3 Ultimate Goals for Any Digital Merchandising Project
May 31, 2012 Leave a comment
Looking to implement a digital merchandising initiative? Because each project is different you need to clearly define what you expect to gain before you begin. To give you a little help, we have taken a look at the dozens of projects we have been involved with over the years and came up with the 3 ultimate goals for any digital merchandising initiative:
Increase Sales
Digital merchandising is leveraging the power of digital endpoints to merchandise your products– this means presenting your products for sale! The unit shouldn’t just look pretty – it should add value to your business. Any digital merchandising initiative should increase product sales. With digital merchandising you should expect a worthwhile return, and the ROI needs to justify the overall project cost.
Increase Brand Visibility
Digital merchandising initiatives employ technology to promote you and your brand as the hero in-store. Units show your brand’s colors, slogans, and relevant content. They give you another touch point to meet your consumers and make your brand known. Merchandising your product with a digital screen or kiosk unit can get you premier positioning in-store. Store personnel often want to place displays of this kind on end-caps or other areas that are easily accessible to customers. In this way, your brand can easily become the face of a particular in-store category.

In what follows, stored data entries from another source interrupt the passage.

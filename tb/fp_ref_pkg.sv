// fp_ref_pkg: reference arithmetic for the testbenches.
//
// Converts single-precision words to and from the simulator's double
// precision reals with the same conventions as the cores: subnormal inputs
// read as zero, results rounded to nearest even, subnormal results flushed
// to a signed zero, overflow to a signed infinity, any NaN returned as the
// quiet NaN 7FC00000. Sums, differences and products of two single-precision
// values computed in double precision and then rounded here give the
// correctly rounded single-precision result (double rounding is harmless
// because 53 >= 2*24 + 2).
package fp_ref_pkg;

  function automatic real f2r(input logic [31:0] f);
    logic [63:0] d;
    if (f[30:23] == 8'h00) begin
      d = {f[31], 63'd0};
    end else if (f[30:23] == 8'hFF) begin
      d = {f[31], 11'h7FF, (f[22:0] != 0), 51'd0};
    end else begin
      d = {f[31], 11'(f[30:23]) - 11'd127 + 11'd1023, f[22:0], 29'd0};
    end
    return $bitstoreal(d);
  endfunction

  function automatic logic [31:0] r2f(input real r);
    logic [63:0] d;
    logic        s, g, st;
    int          e;
    logic [24:0] m;
    d = $realtobits(r);
    s = d[63];
    if (d[62:52] == 11'h7FF) return (d[51:0] != 0) ? 32'h7FC00000 : {s, 8'hFF, 23'd0};
    if (d[62:0] == 0) return {s, 31'd0};
    e  = int'(d[62:52]) - 1023 + 127;
    m  = {2'b01, d[51:29]};
    g  = d[28];
    st = |d[27:0];
    if (g && (st || m[0])) m = m + 25'd1;
    if (m[24]) begin
      m = m >> 1;
      e = e + 1;
    end
    if (e >= 255) return {s, 8'hFF, 23'd0};
    if (e <= 0) return {s, 31'd0};
    return {s, 8'(e), m[22:0]};
  endfunction

  function automatic logic [31:0] ref_op(input int op, input logic [31:0] a, input logic [31:0] b);
    case (op)
      0:       return r2f(f2r(a) + f2r(b));
      1:       return r2f(f2r(a) - f2r(b));
      default: return r2f(f2r(a) * f2r(b));
    endcase
  endfunction

  function automatic logic is_nan(input logic [31:0] f);
    return (f[30:23] == 8'hFF) && (f[22:0] != 0);
  endfunction

  // Same value, or both NaN.
  function automatic logic fp_match(input logic [31:0] got, input logic [31:0] exp);
    return (got == exp) || (is_nan(got) && is_nan(exp));
  endfunction

  // A random normal number with exponent in [ebase, ebase+espan).
  function automatic logic [31:0] rand_fp(input int ebase, input int espan);
    logic [7:0] e;
    e = 8'(ebase + int'($urandom_range(espan - 1)));
    return {1'($urandom), e, 23'($urandom)};
  endfunction

  // A small integer as a single-precision word (exact).
  function automatic logic [31:0] int2f(input int v);
    return r2f(real'(v));
  endfunction

endpackage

Educate & Inform Customers of Product Information
Digital merchandising is a useful tool to educate and inform customers about a new product. When an entirely new product is introduced, consumers have no idea how to use it, what it’s for, or how it can make their lives better. Marketers bring useful and necessary information like product features and practical benefits to consumers through digital merchandising programs.

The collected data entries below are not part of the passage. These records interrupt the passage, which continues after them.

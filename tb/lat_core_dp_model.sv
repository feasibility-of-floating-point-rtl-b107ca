// lat_core_dp_model: behavioural stand-in for vec_data_processor with an
// adder of any latency LAT, used to show that the vector controller does not
// depend on the core latency. R0 and R1 load from data_in on the
// micro-instruction, each sets its ready flag, and when both flags are set the
// sum (reference arithmetic) enters a LAT-deep delay line and both flags
// clear; result_ready and data_out come out LAT cycles later. Same ports and
// timing as the real data processor apart from the latency.
module lat_core_dp_model
  import fp_pkg::*;
  import fp_ref_pkg::*;
#(
  parameter int LAT = 8
) (
  input  logic        clk,
  input  logic        rst_n,
  input  vdp_uinst_t  uinst,
  input  logic [31:0] data_in,
  output logic        left_ready,
  output logic        right_ready,
  output logic        result_ready,
  output logic [31:0] data_out
);
  logic [31:0] r0, r1;
  logic        v  [LAT];
  logic [31:0] d  [LAT];
  logic        fire;

  assign fire = left_ready && right_ready;

  always_ff @(posedge clk or negedge rst_n) begin
    if (!rst_n) begin
      left_ready  <= 1'b0;
      right_ready <= 1'b0;
      r0 <= '0;
      r1 <= '0;
      for (int i = 0; i < LAT; i++) begin
        v[i] <= 1'b0;
        d[i] <= '0;
      end
    end else begin
      if (uinst.ld_r0) r0 <= data_in;
      if (uinst.ld_r1) r1 <= data_in;
      left_ready  <= uinst.ld_r0 | (left_ready & ~fire);
      right_ready <= uinst.ld_r1 | (right_ready & ~fire);
      v[0] <= fire;
      d[0] <= ref_op(0, r0, r1);
      for (int i = 1; i < LAT; i++) begin
        v[i] <= v[i-1];
        d[i] <= d[i-1];
      end
    end
  end

  // A start in cycle t is in v[0] at t + 1, so v[LAT-1] is high at t + LAT.
  assign result_ready = v[LAT-1];
  assign data_out     = d[LAT-1];
endmodule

Typically, you would rely on a knowledgeable sales person to explain new or complex sets of product features, but in today’s marketplace, store personnel of that caliber are hard to find and often unreliable. Digital merchandising units can be implemented to fill the consumer’s need for information about complex products in-store. In the long run, having a product expert on hand (a digital merchandising unit) will persuade the retailer to have your product in-stock and may even eliminate another providers product from their offerings.
Before you get started, think your project through. Use the list above as a starting point.